## Work to be completed
Work through the records below and copy every line that includes "posedge".

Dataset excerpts
------------------------------------------------

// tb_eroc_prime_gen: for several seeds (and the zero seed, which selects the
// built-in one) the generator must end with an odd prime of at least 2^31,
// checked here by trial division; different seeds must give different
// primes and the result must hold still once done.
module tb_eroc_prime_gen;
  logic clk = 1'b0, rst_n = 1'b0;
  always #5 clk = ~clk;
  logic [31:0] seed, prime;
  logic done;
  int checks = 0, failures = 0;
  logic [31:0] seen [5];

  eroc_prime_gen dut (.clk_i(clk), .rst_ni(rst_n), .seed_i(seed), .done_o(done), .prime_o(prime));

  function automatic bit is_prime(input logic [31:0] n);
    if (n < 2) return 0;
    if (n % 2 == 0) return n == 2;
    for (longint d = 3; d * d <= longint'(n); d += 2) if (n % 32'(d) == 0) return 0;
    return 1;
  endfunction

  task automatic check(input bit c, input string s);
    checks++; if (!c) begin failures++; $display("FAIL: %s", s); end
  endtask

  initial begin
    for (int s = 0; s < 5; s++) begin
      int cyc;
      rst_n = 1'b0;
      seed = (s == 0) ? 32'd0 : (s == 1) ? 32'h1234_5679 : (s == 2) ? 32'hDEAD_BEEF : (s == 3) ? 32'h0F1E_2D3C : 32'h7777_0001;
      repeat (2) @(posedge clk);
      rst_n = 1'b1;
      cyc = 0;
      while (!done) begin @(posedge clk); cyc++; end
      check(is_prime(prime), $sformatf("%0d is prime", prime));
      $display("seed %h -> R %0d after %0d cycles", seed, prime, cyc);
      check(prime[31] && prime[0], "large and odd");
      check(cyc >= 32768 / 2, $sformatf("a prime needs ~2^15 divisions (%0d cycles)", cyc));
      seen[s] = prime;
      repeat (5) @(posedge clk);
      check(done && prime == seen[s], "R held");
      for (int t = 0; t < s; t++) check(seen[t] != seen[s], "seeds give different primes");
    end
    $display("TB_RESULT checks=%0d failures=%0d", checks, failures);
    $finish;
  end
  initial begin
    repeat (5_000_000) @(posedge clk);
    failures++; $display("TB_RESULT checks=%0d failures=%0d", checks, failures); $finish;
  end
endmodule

------------------------------------------------

## Reply
      repeat (2) @(posedge clk);
      while (!done) begin @(posedge clk); cyc++; end
      repeat (5) @(posedge clk);
    repeat (5_000_000) @(posedge clk);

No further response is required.